--- Data in this exercise ---

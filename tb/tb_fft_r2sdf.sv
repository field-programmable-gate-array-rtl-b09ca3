// Checks the streaming FFT (16 points) against a direct DFT computed in
// floating point. Three frames go in back to back, then after a gap a fourth
// frame arrives on its own, so the last frame of each burst must come out
// through the self-drain. A fourth frame has gaps inside it (the pipeline
// stalls) and a fifth arrives while drain frames run (it waits in the FIFO). Each output must match its bin (out_bin, the
// bit-reversed position) within 0.1% of full scale plus 24 LSB; the first
// output must come N + LOG2N*(CORDIC_STAGES+2) cycles after the first
// input, and every input frame must come out exactly once.
`include "tb_common.svh"
module tb_fft_r2sdf;
  `TB_COUNTERS
  localparam int LOG2N = 4, N = 16, IN_W = 20, CS = 16;
  localparam int LAT = N + LOG2N * (CS + 2);
  localparam real PI = 3.14159265358979323846;
  logic clk, rst, in_valid, out_valid;
  logic signed [IN_W-1:0] in_re, in_im;
  logic signed [IN_W+LOG2N-1:0] out_re, out_im;
  logic [LOG2N-1:0] out_bin;
  `TB_CLOCK(clk)
  `TB_WATCHDOG(clk, 20000)

  fft_r2sdf #(.LOG2N(LOG2N), .IN_W(IN_W), .TW_W(18), .CORDIC_STAGES(CS)) dut (
    .clk(clk), .rst(rst), .in_valid(in_valid), .in_re(in_re), .in_im(in_im),
    .out_valid(out_valid), .out_bin(out_bin), .out_re(out_re), .out_im(out_im));

  int xr [5][N], xi [5][N];
  int stalls = 0, waits = 0;
  int frame_out = 0, pos_out = 0, outs = 0;
  int t = 0, t_first_in = -1, t_first_out = -1;

  always @(posedge clk) begin
    t++;
    if (!rst && !dut.en && dut.frame_real && dut.in_pos != 0) stalls++;
    if (!rst && in_valid && !dut.take && !dut.frame_real && dut.in_pos != 0) waits++;
    if (in_valid && t_first_in < 0) t_first_in = t;
    if (out_valid) begin
      real er, ei, tol;
      int k;
      if (t_first_out < 0) t_first_out = t;
      k = int'(out_bin);
      er = 0; ei = 0;
      for (int n = 0; n < N; n++) begin
        er += real'(xr[frame_out][n]) * $cos(2*PI*k*n/N) + real'(xi[frame_out][n]) * $sin(2*PI*k*n/N);
        ei += real'(xi[frame_out][n]) * $cos(2*PI*k*n/N) - real'(xr[frame_out][n]) * $sin(2*PI*k*n/N);
      end
      tol = 0.001 * N * 524288.0 + 24.0;
      `CHECK((real'(out_re) - er) < tol && (er - real'(out_re)) < tol &&
             (real'(out_im) - ei) < tol && (ei - real'(out_im)) < tol,
             ("frame %0d bin %0d: got (%0d,%0d) expected (%0.1f,%0.1f)", frame_out, k, out_re, out_im, er, ei))
      outs++;
      pos_out++;
      if (pos_out == N) begin pos_out = 0; frame_out++; end
    end
  end

  task automatic send(input int f, input bit gaps);
    for (int n = 0; n < N; n++) begin
      while (gaps && $urandom_range(0, 2) == 0) begin in_valid = 1'b0; @(negedge clk); end
      in_valid = 1'b1;
      in_re = IN_W'(xr[f][n]);
      in_im = IN_W'(xi[f][n]);
      @(negedge clk);
    end
    in_valid = 1'b0;
  endtask

  initial begin
    for (int f = 0; f < 5; f++)
      for (int n = 0; n < N; n++) begin
        xr[f][n] = $urandom_range(0, 1 << (IN_W - 1)) - (1 << (IN_W - 2));
        xi[f][n] = $urandom_range(0, 1 << (IN_W - 1)) - (1 << (IN_W - 2));
      end
    // a pure tone in frame 1: bin 3 only
    for (int n = 0; n < N; n++) begin
      xr[1][n] = int'(200000.0 * $cos(2*PI*3*n/N));
      xi[1][n] = int'(200000.0 * $sin(2*PI*3*n/N));
    end
    rst = 1'b1; in_valid = 1'b0; in_re = '0; in_im = '0;
    repeat (3) @(negedge clk);
    rst = 1'b0;
    send(0, 0); send(1, 0); send(2, 0);
    repeat (3 * LAT) @(negedge clk);
    // a frame with gaps inside it, then one arriving while the drain runs
    send(3, 1);
    repeat (N + 5) @(negedge clk);
    send(4, 0);
    repeat (3 * LAT) @(negedge clk);
    `CHECK(outs == 5 * N, ("%0d outputs, expected %0d", outs, 5 * N))
    `CHECK(stalls > 0, ("no stall inside a frame"))
    `CHECK(waits > 0, ("no frame waited for a drain frame to end"))
    $display("mechanisms: stalls=%0d frame_waits=%0d", stalls, waits);
    `CHECK(t_first_out - t_first_in == LAT, ("latency %0d expected %0d", t_first_out - t_first_in, LAT))
    `TB_FINISH
  end
endmodule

---

*Problem*:
The lines beginning with the one that holds "outs, 5 * N))" and ending with the last line of the data above are to be reproduced exactly, and nothing else.

*Your response*:
    `CHECK(outs == 5 * N, ("%0d outputs, expected %0d", outs, 5 * N))
    `CHECK(stalls > 0, ("no stall inside a frame"))
    `CHECK(waits > 0, ("no frame waited for a drain frame to end"))
    $display("mechanisms: stalls=%0d frame_waits=%0d", stalls, waits);
    `CHECK(t_first_out - t_first_in == LAT, ("latency %0d expected %0d", t_first_out - t_first_in, LAT))
    `TB_FINISH
  end
endmodule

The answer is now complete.